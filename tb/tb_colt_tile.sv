// tb_colt_tile: one tile (5x5 torus position (0,0), colour 0, 16-word
// segments) with the rest of the chip played by the testbench: a responder
// answers the tile's requests with DATA packets of the requested segment
// (built from colt_pkg::seg_word, after 10 cycles), a scan core model sits on
// the scan port, and the tile's token ring is closed on itself through one
// register. Checks:
//   - the TVM loads over the load bus only for this tile's segment;
//   - a software test (test_req) fetches from the four other segments'
//     sources given by the placement, applies 64 patterns and passes;
//   - the server answers a request for this tile's segment with a 9-flit
//     packet of the right words, and refuses (NACK) while safety-critical;
//   - outgoing packets are never interleaved (header, 8 payload, tail);
//   - the configuration register reads back over OCP;
//   - four anomalous OCP messages after training trigger a second test.
module tb_colt_tile;
  import colt_pkg::*;
  localparam int N = 5, K = 4, DEPTH = 16;
  localparam logic [31:0] CFG = 32'hFFFF_0000;

  int checks = 0, failures = 0;
  logic clk = 0, rst_n = 0;
  always #5 clk = ~clk;

  flit_t      net_out, net_in;
  logic       net_out_valid, net_in_valid, net_in_ready;
  ocp_cmd_t   ocp_mcmd;
  logic [31:0] ocp_maddr, ocp_mdata, cfg_rdata;
  logic [7:0] msg_src, msg_dst;
  logic       cfg_rvalid, load_valid, token_out, has_token, ready_to_pass;
  logic       core_isolate, isolate_ack, core_disabled, scan_en, scan_in, capture, scan_out;
  logic [SEG_W-1:0] load_seg;
  logic [3:0] load_addr;
  logic [63:0] load_data;
  tc_state_t  tc_state;
  cfg_t       cfg;
  tile_stat_t stat;

  // ring of one tile: the token comes back one cycle after it leaves
  logic token_back = 1'b0;
  always @(posedge clk) token_back <= token_out;

  colt_tile #(.N(N), .X(0), .Y(0), .SEGS(5), .K(K), .MULT(3), .RADIUS(1), .DEPTH(DEPTH),
              .ROWS(4), .N_ANOM(4)) dut (
    .clk, .rst_n, .net_out, .net_out_valid, .net_out_ready(1'b1), .net_in, .net_in_valid,
    .net_in_ready, .ocp_mcmd, .ocp_maddr, .ocp_mdata, .msg_src, .msg_dst, .cfg_rdata,
    .cfg_rvalid, .load_valid, .load_seg, .load_addr, .load_data,
    .init_token(1'b1), .token_in(token_back), .step(!has_token || ready_to_pass), .token_out,
    .has_token, .ready_to_pass, .core_isolate, .isolate_ack, .core_disabled, .scan_en,
    .scan_in, .capture, .scan_out, .tc_state, .cfg, .stat);

  scan_core_model u_core (.clk, .fault(1'b0), .scan_en, .scan_in, .capture, .scan_out);
  always @(posedge clk) isolate_ack <= core_isolate;


  // ---------------- the rest of the chip ----------------
  flit_t  inq [$];
  longint cyc = 0;
  int     captures = 0, reqs_seen = 0, bad_dst = 0, rx_data_words = 0, rx_bad = 0, nacks = 0;
  int     in_pkt = 0;    // payload flits still expected of the current outgoing packet
  int     srv_seg_req = 0;
  logic [ID_W-1:0] want_src [5];

  // expected source of each segment for tile 0 on the 5x5 torus
  initial begin
    want_src[0] = 0;  want_src[1] = 1;  want_src[2] = 20;  want_src[3] = 5;  want_src[4] = 4;
  end

  always @(posedge clk) begin
    cyc <= cyc + 1;
    if (rst_n && capture) captures++;
    if (rst_n && net_out_valid) begin
      hdr_t h;
      h = hdr_t'(net_out.data);
      if (net_out.head) begin
        if (in_pkt != 0) begin rx_bad++; $display("FAIL packet interleaved"); end
        if (h.mtype == MSG_REQ) begin
          flit_t f;
          hdr_t  r;
          reqs_seen++;
          if (h.dst != want_src[h.seg]) bad_dst++;
          // answer with a data packet after a short delay
          r = '0; r.mtype = MSG_DATA; r.src = h.dst; r.dst = h.src; r.seg = h.seg; r.pkt = h.pkt;
          fork
            automatic hdr_t rr = r;
            begin
              flit_t ff;
              repeat (10) @(posedge clk);
              ff = '{head: 1'b1, tail: 1'b0, data: rr};
              inq.push_back(ff);
              for (int i = 0; i < PKT_WORDS; i++) begin
                ff = '{head: 1'b0, tail: (i == PKT_WORDS - 1),
                       data: seg_word(rr.seg, rr.pkt * PKT_WORDS + i, K)};
                inq.push_back(ff);
              end
            end
          join_none
        end else if (h.mtype == MSG_DATA) begin
          in_pkt = PKT_WORDS;
          srv_seg_req = int'(h.pkt);
        end else if (h.mtype == MSG_NACK) begin
          nacks++;
        end
      end else begin
        if (in_pkt == 0) rx_bad++;
        else begin
          if (net_out.data != seg_word(0, srv_seg_req * PKT_WORDS + PKT_WORDS - in_pkt, K)) rx_bad++;
          if (net_out.tail != (in_pkt == 1)) rx_bad++;
          rx_data_words++;
          in_pkt--;
        end
      end
    end
  end

  // drive queued flits into the tile, one per cycle, honouring ready
  always @(posedge clk) begin
    if (!rst_n) begin
      net_in_valid <= 0;
    end else begin
      if (net_in_valid && net_in_ready) void'(inq.pop_front());
      if (inq.size() > (net_in_valid && net_in_ready ? 1 : 0)) begin
        net_in       <= inq[(net_in_valid && net_in_ready) ? 1 : 0];
        net_in_valid <= 1'b1;
      end else begin
        net_in_valid <= 1'b0;
      end
    end
  end

  task automatic ocp(ocp_cmd_t cmd, logic [31:0] addr, logic [31:0] data, int dst = 3);
    @(negedge clk);
    ocp_mcmd = cmd; ocp_maddr = addr; ocp_mdata = data; msg_src = 0; msg_dst = 8'(dst);
    @(negedge clk);
    ocp_mcmd = OCP_IDLE;
  endtask

  task automatic send_req(int seg, int pkt, bit force_);
    hdr_t h;
    h = '0; h.mtype = MSG_REQ; h.src = 8'd7; h.dst = 8'd0; h.seg = SEG_W'(seg);
    h.pkt = 16'(pkt); h.force_ = force_;
    inq.push_back('{head: 1'b1, tail: 1'b1, data: h});
  endtask

  initial begin
    repeat (40000) @(posedge clk);
    failures++;
    $display("watchdog expired");
    $display("TB_RESULT checks=%0d failures=%0d", checks, failures); $finish;
  end

  initial begin
    net_in = '0; net_in_valid = 0; ocp_mcmd = OCP_IDLE; ocp_maddr = 0; ocp_mdata = 0;
    msg_src = 0; msg_dst = 0; load_valid = 0; load_seg = 0; load_addr = 0; load_data = 0;
    isolate_ack = 0;
    repeat (3) @(negedge clk);
    rst_n = 1;
    // load: segment 0 is this tile's; other segments must be ignored
    for (int s = 0; s < 5; s++)
      for (int a = 0; a < DEPTH; a++) begin
        @(negedge clk);
        load_valid = 1; load_seg = SEG_W'(s); load_addr = 4'(a); load_data = seg_word(s, a, K);
      end
    @(negedge clk);
    load_valid = 0;
    checks++;
    if (dut.u_tvm.mem[3] != seg_word(0, 3, K)) begin failures++; $display("FAIL load"); end

    // ATTU training on normal traffic
    for (int i = 0; i < 30; i++) ocp(OCP_RD, 32'h100 + 4 * (i % 8), 0);

    // software test, redundancy off: the three remote data segments only
    ocp(OCP_WR, CFG, 32'h0A);
    while (stat.tests_run == 0) @(posedge clk);
    @(negedge clk);
    checks++; if (stat.tests_failed != 0 || core_disabled) begin failures++; $display("FAIL verdict"); end
    checks++; if (captures != K * DEPTH) begin failures++; $display("FAIL %0d patterns", captures); end
    checks++; if (reqs_seen != 3 * (DEPTH / PKT_WORDS)) begin failures++; $display("FAIL %0d requests", reqs_seen); end
    checks++; if (bad_dst != 0) begin failures++; $display("FAIL %0d requests to wrong tiles", bad_dst); end

    // server: request packet 1 of segment 0
    send_req(0, 1, 0);
    repeat (60) @(negedge clk);
    checks++; if (rx_data_words != PKT_WORDS || stat.served != 1) begin
      failures++; $display("FAIL served %0d words", rx_data_words);
    end
    // safety-critical: refusal
    ocp(OCP_WR, CFG, 32'h23);
    send_req(0, 0, 0);
    repeat (30) @(negedge clk);
    checks++; if (nacks != 1 || stat.nacked != 1) begin failures++; $display("FAIL nack"); end
    // config read-back
    fork
      ocp(OCP_RD, CFG, 0);
      begin @(posedge cfg_rvalid); @(negedge clk); end
    join
    checks++; if (cfg_rdata[5:0] != 6'h23) begin failures++; $display("FAIL cfg read %h", cfg_rdata); end

    // ATTU on: four unknown destinations trigger a test (redundancy on now,
    // the responder also answers the parity request)
    ocp(OCP_WR, CFG, 32'h32);
    captures = 0;
    for (int i = 0; i < 4; i++) ocp(OCP_WR, 32'h100, 0, 20);
    while (stat.tests_run < 2) @(posedge clk);
    @(negedge clk);
    checks++; if (stat.triggers != 1 || stat.anomalies != 4) begin failures++; $display("FAIL ATTU %0d/%0d", stat.triggers, stat.anomalies); end
    checks++; if (captures != K * DEPTH || stat.tests_failed != 0) begin failures++; $display("FAIL second test"); end
    checks++; if (rx_bad != 0) begin failures++; $display("FAIL %0d bad outgoing flits", rx_bad); end
    $display("TB_RESULT checks=%0d failures=%0d", checks, failures);
    $finish;
  end
endmodule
☆ ☆ ☆
EXERCISE BRIEF ->
Could you copy every line from the records that has "requests" in it?

TASK RESPONSE ->
// answers the tile's requests with DATA packets of the requested segment
    checks++; if (reqs_seen != 3 * (DEPTH / PKT_WORDS)) begin failures++; $display("FAIL %0d requests", reqs_seen); end
    checks++; if (bad_dst != 0) begin failures++; $display("FAIL %0d requests to wrong tiles", bad_dst); end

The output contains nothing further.